India-China Relations are Marked by Strategic Stability, Tactical Aggressiveness
Brig Gurmeet Kanwal

Relations between India and China have been fairly stable at the strategic level. Economic relations are much better now than these have been in the past. Mutual economic dependence is growing rapidly even though the balance of trade is skewed in China’s favour.

The two countries have been cooperating in international fora like WTO talks and climate change negotiations. There has even been some cooperation in energy security. However, at the tactical level, China has been exhibiting a markedly assertive political, diplomatic and military attitude. Instability in the security relationship, in particular, has the potential to act as a spoiler; and, it is this relationship that will ultimately determine whether the two Asian giants will clash or cooperate for mutual gains. The major cause for instability in the China-India relationship is the half-century old territorial and boundary dispute over which the two countries fought a border war in 1962.
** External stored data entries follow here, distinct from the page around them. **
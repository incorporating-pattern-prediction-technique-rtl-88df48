// tb_pattern_history_table: self-checking test of the pattern history table.
// A reference array of saturating counters in the testbench is updated with
// the same random index/outcome stream; every cycle the read counter, the
// threshold decision (strictly above 2 predicts a hit) and the same-cycle
// read-after-update bypass are compared. Reset value and saturation at both
// ends are checked directly.
module tb_pattern_history_table;
  localparam int unsigned HB = 5;
  localparam int unsigned N  = 2 ** HB;

  logic          clk = 1'b0;
  logic          rst_n;
  logic [HB-1:0] rd_idx, upd_idx;
  logic [1:0]    rd_cnt;
  logic          rd_pred_hit, upd_en, upd_hit;
  int            model [N];
  int            exp_cnt;
  int checks = 0, failures = 0;
  int sat_hi = 0, sat_lo = 0, bypass = 0;

  pattern_history_table #(.HIST_BITS(HB), .CNT_BITS(2), .THRESHOLD(2), .CNT_INIT(2)) dut (.*);

  always #5 clk = ~clk;

  task automatic check(bit ok, string what);
    checks++;
    if (!ok) begin
      failures++;
      $display("FAIL %s: idx=%0d cnt=%0d pred=%0b exp=%0d", what, rd_idx, rd_cnt, rd_pred_hit, exp_cnt);
    end
  endtask

  function automatic int step(int c, bit h);
    if (h) return (c == 3) ? 3 : c + 1;
    else   return (c == 0) ? 0 : c - 1;
  endfunction

  initial begin
    repeat (20000) @(posedge clk);
    failures++;
    $display("FAIL watchdog");
    $display("TB_RESULT checks=%0d failures=%0d", checks, failures);
    $finish;
  end

  initial begin
    rst_n = 1'b0; upd_en = 1'b0; upd_idx = '0; upd_hit = 1'b0; rd_idx = '0;
    for (int i = 0; i < N; i++) model[i] = 2;
    repeat (2) @(posedge clk);
    rst_n = 1'b1;
    for (int i = 0; i < N; i++) begin
      @(negedge clk); rd_idx = HB'(i); exp_cnt = 2;
      #1 check(rd_cnt == 2 && !rd_pred_hit, "reset value");
    end
    for (int i = 0; i < 5000; i++) begin
      @(negedge clk);
      upd_en  = ($urandom_range(0, 1) == 1);
      upd_idx = HB'($urandom_range(0, 7));     // few entries: reach saturation
      upd_hit = ($urandom_range(0, 2) != 0);
      rd_idx  = ($urandom_range(0, 1) == 1) ? upd_idx : HB'($urandom_range(0, N - 1));
      exp_cnt = (upd_en && upd_idx == rd_idx) ? step(model[rd_idx], upd_hit) : model[rd_idx];
      if (upd_en && upd_idx == rd_idx) bypass++;
      #1;
      check(int'(rd_cnt) == exp_cnt, "counter");
      check(rd_pred_hit == (exp_cnt > 2), "prediction");
      @(posedge clk);
      if (upd_en) begin
        if (upd_hit && model[upd_idx] == 3) sat_hi++;
        if (!upd_hit && model[upd_idx] == 0) sat_lo++;
        model[upd_idx] = step(model[upd_idx], upd_hit);
      end
    end
    check(sat_hi > 0 && sat_lo > 0 && bypass > 0, "saturation and bypass exercised");
    $display("saturate-high=%0d saturate-low=%0d bypass=%0d", sat_hi, sat_lo, bypass);
    $display("TB_RESULT checks=%0d failures=%0d", checks, failures);
    $finish;
  end
endmodule
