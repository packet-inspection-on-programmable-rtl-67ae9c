// Workload testbench: one mt_fsm at its default size, loaded in turn with
// string subsets of 20 and of 50 strings, the FSM sizes the partitioning is
// built around (50 being the preferred one).
//
// Strings are random, 4..16 characters over letters and digits (62 symbols),
// which stands in for text-like attack strings; the testbench reports the
// number of states and character classes each set needs and fails if they
// exceed the table (1024 states, 64 classes, 64 strings). Then 20 threads
// scan 400 packets of 20..200 bytes, a third of them with one of the strings
// planted at a random place, and every verdict and first-string report is
// compared with a direct search of the packet.
module tb_fsm_workload;
  import tb_ac_pkg::*;

  localparam int M = 20, STATE_W = 10, CLASS_W = 6, PAT_W = 6;
  localparam int TID_W = $clog2(M);
  localparam int ENT_W = STATE_W + 1 + PAT_W;

  logic clk = 1'b0, rst_n = 1'b0;
  always #5 clk = ~clk;

  logic                       in_valid = 0, in_first = 0, in_last = 0;
  logic [7:0]                 in_byte = 0;
  logic [TID_W-1:0]           in_tid = 0;
  logic                       cmap_we = 0, tbl_we = 0;
  logic [7:0]                 cmap_addr = 0;
  logic [CLASS_W-1:0]         cmap_data = 0;
  logic [STATE_W+CLASS_W-1:0] tbl_addr = 0;
  logic [ENT_W-1:0]           tbl_data = 0;
  logic                       out_valid, out_done, out_hit;
  logic [TID_W-1:0]           out_tid;
  logic [STATE_W-1:0]         out_state;
  logic [PAT_W-1:0]           out_pat;

  mt_fsm dut (.*);

  int checks = 0, failures = 0;
  task automatic check(bit ok, string what);
    checks++;
    if (!ok) begin
      failures++;
      if (failures < 20) $display("FAIL %s at %0t", what, $time);
    end
  endtask

  // free-running slot counter: the scheduler must keep the slots turning
  int gcyc = 0;
  always @(posedge clk) gcyc++;
  always @(negedge clk) in_tid = TID_W'(gcyc % M);

  string symbols = "ABCDEFGHIJKLMNOPQRSTUVWXYZabcdefghijklmnopqrstuvwxyz0123456789";

  function automatic byte unsigned rsym();
    return byte'(symbols[$urandom_range(0, 61)]);
  endfunction

  task automatic load(ac_model ac);
    for (int b = 0; b < 256; b++) begin
      cmap_we = 1; cmap_addr = 8'(b); cmap_data = CLASS_W'(ac.cmap[b]);
      @(negedge clk);
    end
    cmap_we = 0;
    for (int s = 0; s < ac.nstates; s++)
      for (int c = 0; c < 2**CLASS_W; c++) begin
        int n, p;
        bit h;
        ac.entry(s, c, n, h, p);
        tbl_we = 1; tbl_addr = {STATE_W'(s), CLASS_W'(c)}; tbl_data = {STATE_W'(n), h, PAT_W'(p)};
        @(negedge clk);
      end
    tbl_we = 0;
  endtask

  task automatic run_size(int nstr);
    string        pats[$];
    ac_model      ac;
    byte unsigned pk [M][$];
    int           pos [M];
    int           left, hits;
    left = 400; hits = 0;
    for (int i = 0; i < nstr; i++) begin
      string s;
      int L;
      L = $urandom_range(4, 16);
      s = "";
      for (int k = 0; k < L; k++) s = {s, string'(rsym())};
      pats.push_back(s);
    end
    ac = new();
    ac.build(pats);
    $display("%0d strings: %0d states, %0d character classes", nstr, ac.nstates, ac.ncls);
    check(ac.nstates <= 2**STATE_W && ac.ncls <= 2**CLASS_W && nstr <= 2**PAT_W,
          $sformatf("%0d-string set fits the FSM tables", nstr));
    load(ac);
    foreach (pos[t]) begin pos[t] = 0; pk[t].delete(); end
    // 20 threads, one slot per cycle
    forever begin
      int t;
      #1;
      t = gcyc % M;
      // feedback of this slot
      if (out_done) begin
        bit h;
        int fp;
        ref_match(pats, pk[out_tid], h, fp);
        check(out_hit === h, "verdict");
        if (h) check(int'(out_pat) === fp, "first string");
        if (h) hits++;
        pk[out_tid].delete();
        pos[out_tid] = 0;
      end
      if (pk[t].size() == 0 && left > 0) begin
        int L;
        L = $urandom_range(20, 200);
        for (int k = 0; k < L; k++) pk[t].push_back(rsym());
        if ($urandom_range(0, 2) == 0) begin
          string s;
          int at;
          s  = pats[$urandom_range(0, nstr-1)];
          at = $urandom_range(0, L - s.len());
          for (int k = 0; k < s.len(); k++) pk[t][at + k] = byte'(s[k]);
        end
        left--;
      end
      in_valid = (pk[t].size() != 0 && pos[t] < pk[t].size());
      in_first = (pos[t] == 0);
      in_last  = in_valid && (pos[t] == pk[t].size() - 1);
      in_byte  = in_valid ? pk[t][pos[t]] : 8'h00;
      if (in_valid) pos[t]++;
      @(negedge clk);
      if (left == 0) begin
        bit busy;
        busy = 0;
        foreach (pk[i]) if (pk[i].size() != 0) busy = 1;
        if (!busy) break;
      end
    end
    in_valid = 0;
    repeat (M) @(negedge clk);
    check(hits > 100, $sformatf("%0d-string set: planted strings found", nstr));
    $display("%0d strings: %0d of 400 packets matched", nstr, hits);
  endtask

  initial begin
    repeat (3) @(negedge clk);
    rst_n = 1;
    run_size(20);
    run_size(50);
    $display("TB_RESULT checks=%0d failures=%0d", checks, failures);
    $finish;
  end

  initial begin
    repeat (400000) @(posedge clk);
    failures++;
    $display("watchdog expired");
    $display("TB_RESULT checks=%0d failures=%0d", checks, failures);
    $finish;
  end
endmodule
The pointers to the future are not particularly positive. China continues to be in physical occupation of large areas of Indian territory in Jammu and Kashmir. On the Aksai Chin plateau in Ladakh in J&K, China is in possession of approximately 38,000 square kilometres of territory since the mid-1950s. In addition, Pakistan illegally ceded 5,180 sq km of Indian territory to China in 1963 in the Shaksgam Valley of Pakistan Occupied Kashmir under a bilateral boundary agreement that India does not recognise. Close to this area, the Chinese built the Karakoram highway that now provides a strategic land link between Xinjiang, Tibet and Pakistan. China continues to stake its claim to about 96,000 sq km of Indian territory in the eastern state of Arunachal Pradesh, which it calls Southern Tibet.

Chinese interlocutors have repeatedly claimed that the Tawang Tract, in particular, is part of Tibet and that the merger of this area with Tibet is non-negotiable. In 2005, India and China had agreed on “guiding principles and parameters” for a political solution to the territorial dispute. One important parameter was that “settled populations will not be disturbed”. In the case of Tawang, the Chinese have gone back on their commitment. If such errant behavior continues, India will find it difficult to accept Chinese assurances of peaceful resolution of the territorial dispute at face value.

The Line of Actual Control (LAC) between India and China is yet to be physically demarcated on the ground and delineated on military maps. In fact, despite the Border Peace and Tranquility Agreement (BPTA) signed with the Chinese in 1993 and the agreement on Confidence Building Measures in the Military Field signed in 1996, border guards of the People’s Liberation Army (PLA) have transgressed the LAC repeatedly to intrude into Arunachal Pradesh and Ladakh. They have even objected to Indian road construction efforts and the presence of Indian graziers at their traditional grazing grounds. To be fair to the Chinese, they too claim similar transgressions by Indian patrols.

Patrol face-offs are commonplace and usually end with both the sides warning each other to go back to their own territory. While no such incident has resulted in a violent clash so far, the probability of such an occurrence is high. Demarcation of the LAC without prejudice to each other’s position on the territorial dispute would be an excellent confidence building measure but little progress has been made in 15 rounds of talks between the two Special Representatives, including the January 2012 meting at New Delhi. Under the circumstances, China’s intransigence in exchanging maps showing the alignment of the LAC in the western and the eastern sectors is difficult to understand.

The military gap between Indian and China is growing steadily as the PLA is modernising at a rapid pace due to the double-digit annual growth in the Chinese defence budget while India’s military modernisation plans continue to remain mired in red tape. China’s negotiating strategy is to stall resolution of the dispute till the Chinese are in a much stronger position in terms of comprehensive national strength so that they can then dictate terms. The rapidly blossoming strategic partnership between China and Pakistan is also a major cause for concern. Chinese leaders have proclaimed that their friendship with Pakistan is “higher than the mountains and deeper than the oceans.” China has also guaranteed Pakistan’s territorial integrity.

During any future conflict with either China or Pakistan – even though the probability is low, India will have to contend with a two-front situation as each is likely to collude militarily with the other – a situation for which the Indian armed forces are not prepared. Hence, it is in India’s interest to strive for the early resolution of the territorial dispute with China so that India has only one major military adversary to contend with.